» WORK INSTRUCTIONS
Write out the data exactly from its first line onward, ending with the line in which "localparam int unsigned NS = 256;" appears.

(EXERCISE INPUT)

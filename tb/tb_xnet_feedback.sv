// tb_xnet_feedback: applies one multiplication by x to random register
// contents for every ring of the unified network, and for a network built for
// Saber alone, and compares all positions with the shift-and-fold rule of the
// ring's pi(x) computed here.
module tb_xnet_feedback;
  import xnet_pkg::*;

  localparam int unsigned N  = 857;
  localparam int unsigned NS = 256;
  localparam logic [NUM_RINGS-1:0] SABER_ONLY = NUM_RINGS'(1) << RING_SABER;

  ring_e                         ring;
  logic signed [N-1:0][S_W-1:0]  a_in, a_out;
  logic signed [NS-1:0][S_W-1:0] s_out;
  int checks = 0, failures = 0;

  xnet_feedback dut (.ring(ring), .a_in(a_in), .a_out(a_out));
  xnet_feedback #(.N(NS), .SUPPORTED(SABER_ONLY)) dut_saber (
    .ring(ring), .a_in(a_in[NS-1:0]), .a_out(s_out));

  initial begin
    #1000000;
    failures++;
    $display("TB_RESULT checks=%0d failures=%0d", checks, failures);
    $finish;
  end

  function automatic int expect_at(input int unsigned r, input int i);
    int unsigned n = ring_n(r);
    int top = int'($signed(a_in[n-1]));
    if (i >= 2) return int'($signed(a_in[i-1]));
    if (i == 0) return (ring_pi(r) == PI_NEGACYCLIC) ? -top : top;
    return int'($signed(a_in[0])) + ((ring_pi(r) == PI_NTRUPRIME) ? top : 0);
  endfunction

  initial begin
    for (int rep = 0; rep < 20; rep++) begin
      for (int r = 0; r < NUM_RINGS; r++) begin
        for (int i = 0; i < N; i++) a_in[i] = S_W'($urandom_range(4) - 2);
        ring = ring_e'(r);
        #1;
        for (int i = 0; i < N; i++) begin
          checks++;
          if ($signed(a_out[i]) != S_W'(expect_at(r, i))) begin
            failures++;
            if (failures < 10) $display("ring %0d pos %0d: got %0d expected %0d", r, i, $signed(a_out[i]), expect_at(r, i));
          end
        end
        if (r == RING_SABER)
          for (int i = 0; i < NS; i++) begin
            checks++;
            if ($signed(s_out[i]) != S_W'(expect_at(r, i))) begin
              failures++;
              if (failures < 10) $display("saber-only pos %0d: got %0d", i, $signed(s_out[i]));
            end
          end
      end
    end
    $display("TB_RESULT checks=%0d failures=%0d", checks, failures);
    $finish;
  end
endmodule
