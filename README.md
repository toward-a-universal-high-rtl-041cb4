# AEAD unit for a universal authenticated-cipher hardware interface

Hardware for authenticated ciphers is hard to compare fairly when every
implementation invents its own ports, framing and handshakes. The interface
implemented here fixes all of that once: a cipher sees full blocks, a key, a
nonce and an expected tag, and everything else is common logic. That common
logic reads variable-length, byte-granular messages as a word stream, loads
keys, and formats the results. The cipher-specific part is called the
**CipherCore**. The common part is the **AEAD unit** in this repository.

This RTL follows the interface proposed by Homsirikamol, Diehl, Ferozpuri,
Farahmand, Sharif and Gaj in "Toward a Universal High-Speed Interface for
Authenticated Ciphers" (George Mason University). It is an independent
implementation. The proposal names the blocks, their ports and the word
formats. The internal behaviour described below is this implementation's own
reading, and the departures are listed in a section of their own.

```
            +-------------------------- aead ---------------------------+
 pdi  ----->| pre_processor ==== blocks, key, Npub, tag ====> CipherCore |
 sdi  ----->|      |                                        (outside,    |
            |      | instruction, headers, Npub, AD          via ports)  |
            |      v                                             |       |
            |  Bypass FIFO -------> post_processor <== blocks, tag =     |
            |                        |        ^                          |
            |                        v        |                          |
            |                        AUX FIFO (decryption output)        |
 do_data <--|<-----------------------+                                   |
            +-----------------------------------------------------------+
```

## Streams and word formats

The unit has three valid/ready streams of `G_W` bits. A word moves in a cycle
where both valid and ready are high.

| stream | direction | carries |
|---|---|---|
| `pdi` | in | public data: instructions, Npub, associated data (AD), message or ciphertext, tag |
| `sdi` | in | secret data: keys |
| `do_data` | out | results (the proposal calls this port `do`, which is a SystemVerilog keyword) |

Bytes are packed big-endian: the first byte of a segment is in the word's
most significant byte. A segment that ends inside a word leaves the rest of
that word as padding. The unit ignores input padding and outputs zeros there.

**Instruction** (24 bits, sent in ceil(24/w) words starting from the MSB of the first; the rest is zero):

| Msg ID (8) | 0000 (4) | Opcode (4) | Key ID (8) |
|---|---|---|---|

Opcodes: `0010` authenticated encryption, `0011` authenticated decryption,
`0100` load key, `0101` activate key (`0000` and `0001` are reserved).

**Segment header** (16 + s bits, sent in ceil((16+s)/w) words the same way:
one word at `G_W = 32`, four at 8; in a wider word the zeros widen and Seg Len
stays in the low bits):

| Msg ID (8) | Info (8) | zeros | Seg Len (s = 16) |
|---|---|---|---|

Info is `type[3:0], 2 reserved bits, EOI, EOT`. The segment types are:

| code | type |
|---|---|
| `0001` | Npub |
| `0010` | AD |
| `0011` | Message |
| `0100` | Ciphertext |
| `0101` | Tag |
| `0110` | Key |
| `1000` | Nsec |

EOT marks the last segment of its type. EOI marks the last segment of the input.

### An operation, word by word

Key change: PDI carries `activate key`. The unit then reads `load key`, a Key
header and `KEY_SIZE/G_SW` key words from SDI. It hands the key to the
CipherCore with `key_needs_update` and waits for `key_updated`. If the Key
header has EOI = 0, an Nsec segment (type `1000`) follows on SDI. Its bytes
go to the CipherCore as blocks with `bdi_nsec` set, before the next
instruction is read. The CipherCore decides how the Nsec enters the
following operations.

Encryption:

```
PDI: [enc instr] [Npub hdr] Npub.. [AD hdr] AD.. (more AD segs) [Msg hdr] M.. (more Msg segs, EOI on the last)
DO : [Npub hdr] Npub.. [AD hdr] AD.. [Ct hdr] C.. [Tag hdr] T..
```

Decryption:

```
PDI: [dec instr] [Npub hdr] Npub.. [AD hdr] AD.. [Ct hdr] C.. (EOI on the last) [Tag hdr] T..
DO : [AD hdr] AD.. [Msg hdr] M..          if the tag is valid
     {F0, Msg ID, 0000}                   if it is not (error unit, header-sized)
```

Output headers are copies of the input headers, with Message and Ciphertext
swapped. In an encryption the EOI bit of the copied headers is cleared,
because the generated Tag segment comes last. An empty AD or message can be
sent as a header with Seg Len 0, or left out.

## The hard part: holding a decryption until the tag is checked

A decryption must not release plaintext before its tag has been checked, yet
the tag arrives after the ciphertext. The PostProcessor therefore redirects
**every** output word of a decryption (AD headers, AD, Message headers,
plaintext) into the AUX FIFO instead of `do_data`. The CipherCore reports the
check with a one-cycle `msg_auth_done` pulse and `msg_auth_valid`; the
PostProcessor remembers the pulse until it reaches that point. Then:

- valid tag: the AUX FIFO is drained to `do_data`;
- invalid tag: the AUX FIFO is flushed in one cycle and a single error unit
  `{8'hF0, Msg ID, zeros}` of header size is sent (one word at `G_W = 32`).

Writes into the AUX FIFO never stall. If a decryption's output is larger than
`AUX_DEPTH` words, the FIFO sets a sticky overflow flag and the result is the
error word. At the defaults the limit is 512 words: the AD, the message and
one word per header must together fit in 2048 bytes. Encryptions have no size
limit, because they stream straight through.

The Bypass FIFO carries everything on PDI that does not go through the
CipherCore, in input order:

- every instruction (the PostProcessor needs the mode and the Msg ID, and
  drops Activate Key);
- every segment header, including the Tag header of a decryption, which the
  PostProcessor drops;
- Npub, which only an encryption copies to the output;
- the AD.

The PreProcessor decides only when a PDI word is written, never what. The
PostProcessor replays this stream and fills each message segment with words
from the CipherCore's output blocks. The FIFO's data input is the `pdi` bus
itself, as in the proposal's block diagram.

## The CipherCore interface

The CipherCore is not part of this RTL: it belongs to a particular cipher. The
top module `aead` brings its whole interface out as ports. Signal names follow
the proposal's block diagram.

To the CipherCore:

| signal | meaning |
|---|---|
| `key`, `key_ready`, `key_needs_update` | key register; a key has been loaded; a new key is waiting (held until `key_updated`) |
| `iv`, `iv_ready` | Npub of the current operation (first word in the MSBs) |
| `bdi`, `bdi_ready` | input block waiting; taken by a one-cycle `bdi_read` |
| `bdi_size` | `G_BS_BYTES = log2(BLOCK_SIZE/8)` bits; byte count modulo the block size: 0 means a full block |
| `bdi_ad`, `bdi_decrypt`, `bdi_eot`, `bdi_eoi` | block is AD; operation is a decryption; last block of its type; last block of the input |
| `bdi_nodata` | an empty block (size 0, EOI set), sent when the segment carrying EOI has no data, e.g. empty AD and empty message |
| `bdi_proc` | an operation is in progress |
| `bdi_nsec` | the block holds Nsec (a secret message number loaded with the key), not data |
| `len_a`, `len_d` | AD and data bytes received so far in this operation |
| `exp_tag`, `exp_tag_ready` | received tag of a decryption |
| `bdo_ready`, `tag_ready` | the PostProcessor can take an output block or the tag |

From the CipherCore:

| signal | meaning |
|---|---|
| `key_updated` | the new key has been taken |
| `bdi_read` | the waiting block is taken |
| `bdo`, `bdo_size`, `bdo_write` | output block; its byte count 1..16 (`G_BS_BYTES+1` bits); write strobe |
| `tag`, `tag_write` | computed tag of an encryption |
| `msg_auth_valid`, `msg_auth_done` | tag check result of a decryption (one-cycle pulse) |

A block holds data of one type only. Partial blocks are zero padded, and the
cipher's own padding rule is left to the CipherCore, which gets the byte count.
Blocks continue across segments of the same type. A segment with EOT = 0 must
therefore be a whole number of words long.

## Inside the PreProcessor

A state machine reads:

1. an instruction;
2. for a key change: the SDI instruction, header and key words, then an
   optional Nsec header and Nsec words, which fill the block register like data;
3. for an operation: segment headers, each followed by its data.

An instruction or header that spans several words (w < 32) is gathered word
by word, and its fields are decoded when the last word arrives. Every PDI
word of an instruction or header is written to the Bypass FIFO as it passes.

Data words are written serial-in/parallel-out into the block register at word
index `widx`. The bytes beyond Seg Len are cleared. `bytes_left` counts the
segment down. A block is offered (`bdi_ready`) when it is full, or when its
segment ends with EOT or EOI.

The PreProcessor reads no new data word or header while a block is waiting.
The next block does fill while the CipherCore processes the previous one.
Npub words shift into `iv`, and tag words into `exp_tag`.

An encryption ends when its last block has been read. A decryption ends at
`msg_auth_done`. The next instruction is accepted only after that.

## Inside the PostProcessor

The PostProcessor gathers instructions and headers from the Bypass FIFO,
word by word when they span several words, and decodes them. It copies Npub
and AD words through, except the Npub of a decryption, which it reads and
discards. For Message and Ciphertext segments it loads a CipherCore output
block into a parallel-in/serial-out register, clearing the bytes beyond
`bdo_size`, and shifts out as many words as the segment needs. The register
keeps its contents across a segment boundary. Within an operation,
`bdo_ready` stays high until the CipherCore writes, so a core may answer it
one cycle late. After the segment
marked EOI it does one of two things:

- encryption: it waits for `tag_write`, then sends a Tag header
  `{Msg ID, 0101, 00, 1, 1, G_TAG_SIZE/8}` and the tag words;
- decryption: it discards the received Tag header from the Bypass FIFO, then
  waits for the tag check (see above).

## How far this follows the proposal, and where it departs

These come from the proposal:

- the stream ports and their valid/ready naming;
- the instruction and header layouts, opcodes and segment types;
- the split into PreProcessor, PostProcessor, Bypass FIFO, AUX FIFO and
  CipherCore, and all CipherCore port names;
- the AUX FIFO widths (ctrl 4 bits, status 3 bits);
- the lists of PreProcessor and PostProcessor functions;
- the output order.

These are this implementation's own choices:

- **Widths**: the proposal allows 8 ≤ w ≤ 256. In this RTL `G_W` and `G_SW`
  are powers of two from 8 up to the block size, and must divide
  `BLOCK_SIZE`, `KEY_SIZE`, `IV_SIZE` and `G_TAG_SIZE`. Widths 8, 16, 32, 64
  and 128 are tested. w = 256 would need a block of at least 256 bits. At
  64 and 128 bits one word holds a whole header, and the zeros between Info
  and Seg Len widen.
- **Segment boundaries**: a segment that is not the last of its type must be
  a whole number of words long, so that the next one keeps filling the same
  block.
- **Sizes**: `BLOCK_SIZE/8` must be a power of two, because `bdi_size` is
  the byte count modulo the block size. `KEY_SIZE`, `BLOCK_SIZE`, `IV_SIZE`
  and `G_TAG_SIZE` default to 128, s = 16, and `CTR_AD_SIZE` = `CTR_D_SIZE` = 32. The Bypass FIFO is
  16 words deep and the AUX FIFO 512.
- **Keys**: `activate key` on PDI triggers the reading of a key from SDI. Key
  ID is ignored, and there is one key register.
- **AUX FIFO bits**: `ctrl = {reserved, flush, read, write}` and
  `status = {overflow, full, empty}`.
- **Errors and status**: the error word's value; no status word after a
  successful operation; overflow answered with the error word.
- **EOI and Tag**: the EOI bit of a Tag header is ignored. The last data
  segment carries EOI.
- **Npub**: Npub is not copied to the output of a decryption (the
  proposal's input/output figure shows it only in an encryption's output).
- **Nsec**: it travels with the key on SDI, announced by EOI = 0 in the Key
  header, and is delivered as `bdi_nsec` blocks. The proposal shows Nsec
  after the key in the secret input but says no more about how it is used.
- **Not supported**:
  - the possible extensions the proposal lists (format error detection,
    two-pass algorithms, software padding, multiple streams).
- **Reset**: synchronous and active high. All FIFOs are single-clock. The
  dual-clock FIFOs and AXI4 IP that the proposal shows around the unit are
  external.

## Files

| file | contents |
|---|---|
| `rtl/aead_pkg.sv` | opcodes, segment types, Info layout, error code |
| `rtl/sync_fifo.sv` | first-word-fall-through FIFO (Bypass FIFO, AUX storage) |
| `rtl/aux_fifo.sv` | AUX FIFO: FIFO with flush and sticky overflow, ctrl/status bits |
| `rtl/pre_processor.sv` | PreProcessor |
| `rtl/post_processor.sv` | PostProcessor |
| `rtl/aead.sv` | top: the AEAD unit with CipherCore ports |
| `tb/tb_*.sv` | self-checking testbenches, one per module, plus `tb_aead_widths` |
| `tb/aead_width_env.sv` | the unit, a toy CipherCore and a checked sequence at one bus width |
| `tb/toy_cipher_pkg.sv`, `tb/toy_cipher_core.sv` | a toy, insecure cipher and a CipherCore model for simulation only |

The RTL synthesizes to about 800 word-level cells, 1018 flip-flop bits and
16.9 kbit of FIFO memory at the defaults.

## Simulating

Each testbench prints `TB_RESULT checks=N failures=M` and stops. For example:

```
verilator --binary --timing -Irtl -Itb --top-module tb_aead \
    rtl/aead_pkg.sv tb/toy_cipher_pkg.sv tb/tb_aead.sv
./obj_dir/Vtb_aead
```

Packages must come first on the command line; the other modules are found
through `-I`. The testbenches:

- `tb_aead` runs the whole unit at its default parameters with the toy
  CipherCore. It covers:
  - two key changes, encryptions, and decryptions with valid and corrupted
    tags;
  - empty AD and/or message, multi-segment input, a Bypass FIFO that fills
    up, and a decryption too large for the AUX FIFO;
  - random gaps on the inputs and back-pressure on the output.

  It counts each of these mechanisms and fails if one never happened. The
  expected output is computed byte by byte from the toy cipher.
- `tb_aead_widths` runs the same kind of sequence at w = 8, 16, 64 and 128,
  one `aead_width_env` per width, with a smaller AUX FIFO so that its
  overflow is reached.
- `tb_pre_processor` checks every delivered block: contents, padding,
  `bdi_size` and the flags. It also checks every Bypass FIFO word, the key,
  Npub, expected tag and byte counts.
- `tb_post_processor` checks the output stream: header rewriting, cleared
  tails, PISO across segment boundaries, tag segments and error words. It also
  checks that no decryption word leaves before its tag check.
- `tb_sync_fifo` and `tb_aux_fifo` test the FIFOs against a model, including
  flush and overflow.

To plug in a real cipher, write a CipherCore with the ports listed above and
connect it to `aead`. `tb/toy_cipher_core.sv` shows the handshakes.
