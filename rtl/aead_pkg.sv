// aead_pkg: constants shared by the AEAD PreProcessor, PostProcessor and top.
//
// The communication protocol moves three kinds of w-bit words: instructions,
// segment headers and segment data. An instruction is 24 bits, sent from the
// MSB of the word: Msg ID (8) | 0000 (4) | Opcode (4) | Key ID (8). A segment
// header is Msg ID (8) | Info (8) | zero fill | Seg Len (s), with Seg Len in the
// least significant s bits. Info holds the segment type in its upper nibble,
// EOI in bit 1 and EOT in bit 0. Opcodes and segment type codes are the
// protocol's own. The error word sent when a tag check fails is this design's
// choice (the protocol only says an error word is generated).
package aead_pkg;

  typedef enum logic [3:0] {
    OP_ENC     = 4'b0010,  // authenticated encryption
    OP_DEC     = 4'b0011,  // authenticated decryption
    OP_LDKEY   = 4'b0100,  // load key (secret data input)
    OP_ACTKEY  = 4'b0101   // activate key (public data input)
  } opcode_e;

  typedef enum logic [3:0] {
    ST_NPUB = 4'b0001,
    ST_AD   = 4'b0010,
    ST_MSG  = 4'b0011,
    ST_CT   = 4'b0100,
    ST_TAG  = 4'b0101,
    ST_KEY  = 4'b0110,
    ST_NSEC = 4'b1000
  } seg_type_e;

  // Width of the Seg Len field (s).
  localparam int unsigned SEGLEN_W = 16;

  // Info byte of a segment header.
  typedef struct packed {
    logic [3:0] seg_type;
    logic [1:0] reserved;
    logic       eoi;       // last segment of the input
    logic       eot;       // last segment of its type
  } info_t;

  // Upper byte of the error word sent instead of an unauthenticated message.
  localparam logic [7:0] ERR_CODE = 8'hF0;

endpackage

(End EXERCISE INPUT)

» FINISHED TASK
filename tb/tb_xnet_feedback.sv
// tb_xnet_feedback: applies one multiplication by x to random register
// contents for every ring of the unified network, and for a network built for
// Saber alone, and compares all positions with the shift-and-fold rule of the
// ring's pi(x) computed here.
module tb_xnet_feedback;
  import xnet_pkg::*;

  localparam int unsigned N  = 857;
  localparam int unsigned NS = 256;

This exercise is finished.